When a prospective buyer of a used vehicle from CarMax doesn’t qualify for financing, they’ll likely be offered a loan from Exeter Finance as a lender of last resort. Through its partnership with the country’s largest used car retailer, Exeter positioned itself at the pipeline of sub-prime borrowers, according to a ProPublica report. The lender would then use dubious extensions to stretch out loan periods and squeeze the poorest borrows for unbelievable sums of money.
Most Exeter loans are opened through CarMax, and ProPublica highlighted one sub-prime borrower to illustrate the economic situation of someone taking out this kind of loan. Jessica Patterson bought a $15,000 Kia Rio in 2017 from a CarMax outside of Kansas City, Kansas. She was a receptionist at a hearing aid sales center, making $12 an hour and had just moved out of a domestic violence shelter. ProPublica explains:
Like most subprime customers, her credit history was rife with unpaid bills. The debts were mostly from her ex-husband, she said.
The CarMax employee said she had good news, though: Exeter would lend Patterson the full amount needed to buy the Kia. Then the employee read the loan terms aloud. A six-year loan. A 25.17% interest rate. A monthly payment of $402.63. That would be a quarter of Patterson’s take-home pay, almost twice what consumer finance experts recommend.
She asked whether there were cheaper offers. None of the other companies were willing to give Patterson a loan, said the employee, who turned her computer monitor so Patterson could see. “Exeter was the only one there,” she said. According to rating agency reports, CarMax is the single largest source of Exeter’s business — responsible for some 50,000 loans per year.
Patterson agreed to the terms. To get to work and get her kids to school, she needed a car. Turning down the loan felt like giving up.

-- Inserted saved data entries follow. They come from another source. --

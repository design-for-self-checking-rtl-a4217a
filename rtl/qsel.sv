// qsel: quotient digit selection of a radix-2 carry-save divider.
//
// Inputs are the four top bits of the shifted carry and sum vectors of the
// residual, with weights -4, 2, 1 and 1/2 (index 3 down to 0). A 4-bit
// dual-rail ripple adder forms the estimate y of the shifted residual,
// truncated to one fractional bit, and the digit is
//   q = +1 if y >= 0,   q = 0 if y = -1/2,   q = -1 if y <= -1,
// the standard selection for a divisor in [1/2, 1) with a carry-save
// residual. The design names this block and its inputs (WC<-2:1>,
// WS<-2:1>) and its outputs q_s and q_m; the selection rule and the adder
// are this implementation's. Digit encoding: q_s is the sign (1 for -1),
// q_m the magnitude (1 for +1 and -1). Dual-rail, combinational.
module qsel
  import dcvsl_pkg::*;
(
  input  dr_t [3:0] wc_top,  // shifted carry vector, bits -2..1
  input  dr_t [3:0] ws_top,  // shifted sum vector, bits -2..1
  output dr_t       qs,      // digit sign
  output dr_t       qm       // digit magnitude
);
  dr_t [3:0] s;
  dr_t       low3, all1;

  always_comb begin
    dr_t cy;
    cy = DR_0;
    for (int i = 0; i < 4; i++) begin
      s[i] = dr_xor(dr_xor(wc_top[i], ws_top[i]), cy);
      cy   = dr_maj(wc_top[i], ws_top[i], cy);
    end
    low3 = dr_and(s[2], dr_and(s[1], s[0]));
    all1 = dr_and(s[3], low3);
    // y = -1/2 is the pattern 1111; any other negative y gives -1.
    qm   = dr_not(all1);
    qs   = dr_and(s[3], dr_not(low3));
  end
endmodule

The loan’s staggering interest rate meant that Patterson would pay over $14,000 in interest to leave with the Rio, but she had no other option. She was aware of this because the amount was printed on the loan due to the Truth in Lending Act, but again, she had no other option.
Patterson quickly fell behind and requested two loan extensions by January 2018 as she took her family to free church dinners and visited food banks to save money to make payments. At first glance, Exeter might seem generous in offering relief but the change heaps even more debt onto borrowers through added interest. The report adds:
The company would simply move the December and January payments to the end of her five-year payment schedule, the representative told her, adding two months to the loan’s term. “It was instant relief,” Patterson said.
The extension seemed to be a courtesy from Exeter in a time of need. In fact, the company’s disclosures at the time stated “Extension fee: $0.00.”
The pause in payments, however, was anything but free. What Patterson didn’t know, and what she said Exeter didn’t tell her, was that every penny of her next five payments would go to the interest that built up during the reprieve. That meant she didn’t pay down the original loan balance at all during that time.
While the extension allowed her to keep her car, it added about $2,000 in new interest charges, which the lender did not clearly disclose.
Exeter eventually repossessed the Kia Rio from Patterson in 2021 after collecting $17,097 over three years while she was over $11,000 in debt. The lender then auctioned off the Kia for $13,800. So many more stories took the same course as Jessica Patterson’s. More than 200,000 Exeter loans are at least three payments behind schedule, and a quarter of these loans typically end with repayment stopping early.